#### PROVIDED DATA

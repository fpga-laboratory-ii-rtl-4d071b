// LED snow: hardware uniform and normal random numbers shown on eight LEDs.
//
// A 32-bit Fibonacci LFSR (taps 1, 5, 18, 30) produces a new pseudorandom
// word every clock. Its bits 8:0 and 17:9 are two independent 9-bit uniform
// indices that the combinational Box-Muller generator turns into a pair of
// normal variates. A clock-enable divider slows the display down to
// clk / CLK_DIV updates per second; at each update the LEDs show either
// "snow" (each LED on with probability 1/8, from the LFSR nibbles) or a
// single lit LED whose position is the integer part of the normal variate n1
// plus 4. key[0] selects the mode (1 = snow, 0 = gaussian); on the intended
// board the keys are active low, so pressing KEY0 shows the gaussian display.
//
// At power-up a load generator holds the LFSR preload high for LOAD_CYCLES
// clocks, seeding it with all ones. Block structure, taps, seed, divider and
// thresholds follow the reference design; clearing the LEDs during the
// preload is this design's own addition. ROUND_NEAREST selects how the
// Box-Muller tables are rounded (1, the default: to nearest, as the original
// table generator; 0: down, as the published sample entries). An assertion
// checks that the LFSR never falls into its all-zero state.
//
// Interface: clk, key[1:0] in (key[1] unused), led[7:0] out.
// Timing: fully synchronous to clk; n1/n2 are combinational from the LFSR
// register; led is registered.
module led_snow
  import rand_pkg::*;
#(
  parameter int unsigned CLK_DIV     = 2000000,
  parameter int unsigned LOAD_CYCLES = 10,
  parameter bit          ROUND_NEAREST = 1'b1   // Box-Muller table rounding: 1 nearest, 0 down
) (
  input  logic       clk,
  input  logic [1:0] key,
  output logic [7:0] led
);

  localparam logic [31:0] SEED = '1;

  logic        load;
  logic        ce;
  logic [31:0] rand_q;
  uniform_t    b0, b1;
  normal_t     n1, n2;

  load_gen #(.CYCLES(LOAD_CYCLES)) u_load (.clk(clk), .load(load));

  lfsr #(.M(32), .TAP1(1), .TAP2(5), .TAP3(18), .TAP4(30)) u_lfsr (
    .clk(clk), .pre(load), .u0(SEED), .u(rand_q)
  );

  assign b0 = rand_q[8:0];
  assign b1 = rand_q[17:9];

  gaussian #(.ROUND_NEAREST(ROUND_NEAREST)) u_gauss (.u(b0), .v(b1), .n1(n1), .n2(n2));

  clk_div #(.CLK_DIV(CLK_DIV)) u_div (.clk(clk), .ce(ce));

  led_display u_disp (
    .clk(clk), .ce(ce), .clear(load), .mode_snow(key[0]),
    .rand_q(rand_q), .n1(n1), .led(led)
  );

  // the LFSR must never fall into its all-zero lock-up state
  a_no_lockup: assert property (@(posedge clk) !load |-> rand_q != '0)
    else $error("led_snow: LFSR reached the all-zero state");

  // n2 and key[1] have no consumer on this board display
  logic unused_ok;
  assign unused_ok = ^{n2, key[1]};

endmodule
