// End-to-end testbench for led_snow at a reduced display divider
// (CLK_DIV = 16, so the run covers thousands of display updates).
// led_snow_checker predicts every LED value from an independent model.
// The run switches key[0] between snow and gaussian mode several times;
// preload, both display modes, lit snow LEDs and mode switches must each
// occur, and with over a thousand gaussian updates all eight LED
// positions must be seen. The mid-row positions 3 and 4 (variate in
// [-1, 1)) must hold about 68% of them, as a normal distribution does.
module led_snow_tb;
  localparam int unsigned DIV = 16;

  logic       clk = 1'b0;
  logic [1:0] key = 2'b11;
  logic [7:0] led;

  led_snow #(.CLK_DIV(DIV)) dut (.clk(clk), .key(key), .led(led));
  led_snow_checker #(.CLK_DIV(DIV)) chk (.clk(clk), .key(key), .led(led));

  always #10 clk = ~clk;   // 50 MHz

  initial begin
    int c, f;
    repeat (300000) @(posedge clk);
    chk.report(c, f);
    f++;
    $display("watchdog expired");
    $display("TB_RESULT checks=%0d failures=%0d", c, f);
    $finish;
  end

  initial begin
    int c, f, mid, total;
    for (int phase = 0; phase < 8; phase++) begin
      key[0] = (phase % 2 == 0);
      repeat (DIV * ((phase % 2 == 0) ? 50 : 2000) + 3) @(negedge clk);
    end
    chk.report(c, f);
    total = 0;
    foreach (chk.pos_hist[i]) total += chk.pos_hist[i];
    mid = chk.pos_hist[3] + chk.pos_hist[4];
    c += 2;
    if (chk.pos_seen != 8'hFF) begin f++; $display("FAIL not all LED positions seen"); end
    if (mid * 100 < total * 62 || mid * 100 > total * 74) begin
      f++; $display("FAIL central fraction %0d/%0d", mid, total);
    end
    $display("TB_RESULT checks=%0d failures=%0d", c, f);
    $finish;
  end
endmodule
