// Workload testbench: the LFSR feeding the Box-Muller generator, run the
// way the generator was originally evaluated in simulation. A 50 MHz clock,
// a 32-bit LFSR with taps 1, 5, 18, 30 preloaded with all ones by a load
// pulse from 25 ns to 50 ns, and the 9-bit slices b0 = bits 8:0 and
// b1 = bits 17:9 feeding u and v.
//
// Phase 1 covers the first 20 us (1000 clocks). On every clock it compares
// n1 and n2 with the exact Box-Muller values for the same b0 and b1, scaled
// by 2^13. They must agree within the table rounding bound (185). Outputs
// off by 144 or more, which the original simulation flagged with a warning,
// are counted and reported; they are not failures.
//
// Phase 2 runs 2 ms (100,000 clocks) and checks the statistics. b0 and b1
// must average about 255.5. n1 and n2 divided by 2^13 must have a mean
// near 0 and a variance near 1. About 68% of them must fall within one
// standard deviation.
module box_muller_sim_tb;
  import snow_ref_pkg::*;

  logic               clk = 1'b0;
  logic               load = 1'b0;
  logic [31:0]        rand_q;
  logic [8:0]         b0, b1;
  logic signed [17:0] n1, n2;
  int checks = 0, failures = 0;

  lfsr #(.M(32), .TAP1(1), .TAP2(5), .TAP3(18), .TAP4(30)) urnd (
    .clk(clk), .pre(load), .u0(32'hFFFF_FFFF), .u(rand_q));
  gaussian grnd (.u(b0), .v(b1), .n1(n1), .n2(n2));

  assign b0 = rand_q[8:0];
  assign b1 = rand_q[17:9];

  initial forever begin
    clk = 1'b0; #10ns;
    clk = 1'b1; #10ns;
  end

  initial begin
    #25ns load = 1'b1;
    #25ns load = 1'b0;
  end

  initial begin
    #3ms;
    failures++;
    $display("watchdog expired");
    $display("TB_RESULT checks=%0d failures=%0d", checks, failures);
    $finish;
  end

  task automatic chk(bit ok, string what);
    checks++;
    if (!ok) begin
      failures++;
      $display("FAIL %s at %t", what, $time);
    end
  endtask

  initial begin
    real a, b, x, y, r, s1 = 0, s2 = 0, q1 = 0, q2 = 0, su = 0, sv = 0, m1, m2, v1, v2;
    int nx, ny, dx, dy, warn = 0, n_in = 0, n = 0;
    @(posedge load);
    @(posedge clk); #1ns;
    chk(rand_q == 32'hFFFF_FFFF, "seed");
    @(negedge load);
    @(negedge clk);
    for (int k = 0; k < 101000; k++) begin
      @(posedge clk); #1ns;
      if (k < 1000) begin
        a = uval(int'(b0)); b = uval(int'(b1));
        r = $sqrt(-2.0 * $ln(a));
        x = r * $cos(2.0 * PI * b);
        y = r * $sin(2.0 * PI * b);
        nx = $rtoi(x * 8192.0 + ((x < 0) ? -0.5 : 0.5));
        ny = $rtoi(y * 8192.0 + ((y < 0) ? -0.5 : 0.5));
        dx = nx - int'(n1); if (dx < 0) dx = -dx;
        dy = ny - int'(n2); if (dy < 0) dy = -dy;
        if (dx >= 144) warn++;
        if (dy >= 144) warn++;
        chk(dx < 185 && dy < 185, "precision");
      end else begin
        x = real'(n1) / 8192.0; y = real'(n2) / 8192.0;
        s1 += x; s2 += y; q1 += x * x; q2 += y * y;
        su += real'(b0); sv += real'(b1);
        if (x >= -1.0 && x < 1.0) n_in++;
        if (y >= -1.0 && y < 1.0) n_in++;
        n++;
      end
    end
    m1 = s1 / n; m2 = s2 / n;
    v1 = q1 / n - m1 * m1; v2 = q2 / n - m2 * m2;
    $display("first 20 us: %0d of 2000 outputs off by >=144 (units of 2^-13)", warn);
    $display("n1 mean %f var %f, n2 mean %f var %f, b0 mean %f, b1 mean %f, within 1 sigma %f",
             m1, v1, m2, v2, su / n, sv / n, real'(n_in) / (2.0 * n));
    chk(m1 > -0.05 && m1 < 0.05 && m2 > -0.05 && m2 < 0.05, "mean");
    chk(v1 > 0.93 && v1 < 1.07 && v2 > 0.93 && v2 < 1.07, "variance");
    chk(su / n > 250.0 && su / n < 261.0 && sv / n > 250.0 && sv / n < 261.0, "uniform mean");
    chk(real'(n_in) / (2.0 * n) > 0.65 && real'(n_in) / (2.0 * n) < 0.72, "one-sigma fraction");
    $display("TB_RESULT checks=%0d failures=%0d", checks, failures);
    $finish;
  end
endmodule
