// Cycle-accurate reference model and scoreboard for the led_snow top level,
// shared by its end-to-end and full-size testbenches.
//
// The model counts clock edges from power-up and predicts, with no access
// to the RTL, the LFSR word (all-ones seed while the preload is active, then
// one Fibonacci step with taps 1, 5, 18, 30 per clock), the clock-enable
// positions (edges CLK_DIV, 2*CLK_DIV, ...) and the LED word after every
// edge. It compares led after every edge and counts how often each
// mechanism of the design was exercised: preload cycles, snow updates,
// gaussian updates, mode switches and the distinct gaussian LED positions.
module led_snow_checker #(
  parameter int unsigned CLK_DIV     = 2000000,
  parameter int unsigned LOAD_CYCLES = 10
) (
  input logic       clk,
  input logic [1:0] key,
  input logic [7:0] led
);
  import snow_ref_pkg::*;

  int checks = 0, failures = 0;
  int n_preload = 0, n_snow = 0, n_gauss = 0, n_switch = 0, n_lit = 0;
  logic [7:0] pos_seen = '0;
  int pos_hist[8] = '{default: 0};

  longint      edge_no = 0;
  logic [31:0] st;          // model LFSR state after the current edge
  logic [7:0]  exp_led = '0;
  bit          ce_m = 1'b0; // model ce after the current edge
  bit          last_mode;
  bit          have_mode = 1'b0;

  always @(posedge clk) begin
    logic [7:0] nl;
    int p;
    edge_no++;
    // display update uses the values before this edge
    nl = exp_led;
    if (edge_no <= longint'(LOAD_CYCLES) + 1) begin
      nl = '0;                                  // cleared during the preload
      n_preload++;
    end else if (ce_m) begin
      nl = led_model(key[0], st);
      if (key[0]) begin
        n_snow++;
        for (int i = 0; i < 8; i++) n_lit += int'(nl[i]);
      end else begin
        n_gauss++;
        for (int i = 0; i < 8; i++) if (nl[i]) begin p = i; pos_seen[i] = 1'b1; pos_hist[i]++; end
      end
      if (have_mode && last_mode != key[0]) n_switch++;
      last_mode = key[0]; have_mode = 1'b1;
    end
    exp_led = nl;
    // LFSR: preloaded on edges 1 .. LOAD_CYCLES+1, shifting afterwards
    if (edge_no <= longint'(LOAD_CYCLES) + 1) st = 32'hFFFF_FFFF;
    else                            st = lfsr_next(st, 32, 1, 5, 18, 30);
    ce_m = (edge_no % longint'(CLK_DIV)) == 0;
    #1;
    checks++;
    if (led !== exp_led) begin
      failures++;
      if (failures < 10) $display("FAIL edge %0d: led %b expected %b", edge_no, led, exp_led);
    end
  end

  // count a failure for each mechanism that never happened, then report
  function automatic void report(output int c, output int f);
    c = checks + 5; f = failures;
    $display("mechanisms: preload cycles %0d, snow updates %0d (LEDs lit %0d), gaussian updates %0d, mode switches %0d, gaussian positions seen %b",
             n_preload, n_snow, n_lit, n_gauss, n_switch, pos_seen);
    $display("gaussian position histogram: %0d %0d %0d %0d %0d %0d %0d %0d",
             pos_hist[0], pos_hist[1], pos_hist[2], pos_hist[3], pos_hist[4], pos_hist[5], pos_hist[6], pos_hist[7]);
    if (n_preload == 0) begin f++; $display("FAIL preload never happened"); end
    if (n_snow == 0)    begin f++; $display("FAIL no snow update"); end
    if (n_lit == 0)     begin f++; $display("FAIL no snow LED ever lit"); end
    if (n_gauss == 0)   begin f++; $display("FAIL no gaussian update"); end
    if (n_switch == 0)  begin f++; $display("FAIL mode never switched"); end
  endfunction
endmodule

########

→ EXERCISE BRIEF
Everything above from the line containing "key[0] = (phase % 2 == 0);" down to the line containing "lfsr #(.M(32), .TAP1(1), .TAP2(5), .TAP3(18), .TAP4(30)) urnd" should be copied exactly, both end lines included, and nothing else.

→ ANSWER BELOW
      key[0] = (phase % 2 == 0);
      repeat (DIV * ((phase % 2 == 0) ? 50 : 2000) + 3) @(negedge clk);
    end
    chk.report(c, f);
    total = 0;
    foreach (chk.pos_hist[i]) total += chk.pos_hist[i];
    mid = chk.pos_hist[3] + chk.pos_hist[4];
    c += 2;
    if (chk.pos_seen != 8'hFF) begin f++; $display("FAIL not all LED positions seen"); end
    if (mid * 100 < total * 62 || mid * 100 > total * 74) begin
      f++; $display("FAIL central fraction %0d/%0d", mid, total);
    end
    $display("TB_RESULT checks=%0d failures=%0d", c, f);
    $finish;
  end
endmodule
// Workload testbench: the LFSR feeding the Box-Muller generator, run the
// way the generator was originally evaluated in simulation. A 50 MHz clock,
// a 32-bit LFSR with taps 1, 5, 18, 30 preloaded with all ones by a load
// pulse from 25 ns to 50 ns, and the 9-bit slices b0 = bits 8:0 and
// b1 = bits 17:9 feeding u and v.
//
// Phase 1 covers the first 20 us (1000 clocks). On every clock it compares
// n1 and n2 with the exact Box-Muller values for the same b0 and b1, scaled
// by 2^13. They must agree within the table rounding bound (185). Outputs
// off by 144 or more, which the original simulation flagged with a warning,
// are counted and reported; they are not failures.
//
// Phase 2 runs 2 ms (100,000 clocks) and checks the statistics. b0 and b1
// must average about 255.5. n1 and n2 divided by 2^13 must have a mean
// near 0 and a variance near 1. About 68% of them must fall within one
// standard deviation.
module box_muller_sim_tb;
  import snow_ref_pkg::*;

  logic               clk = 1'b0;
  logic               load = 1'b0;
  logic [31:0]        rand_q;
  logic [8:0]         b0, b1;
  logic signed [17:0] n1, n2;
  int checks = 0, failures = 0;

  lfsr #(.M(32), .TAP1(1), .TAP2(5), .TAP3(18), .TAP4(30)) urnd (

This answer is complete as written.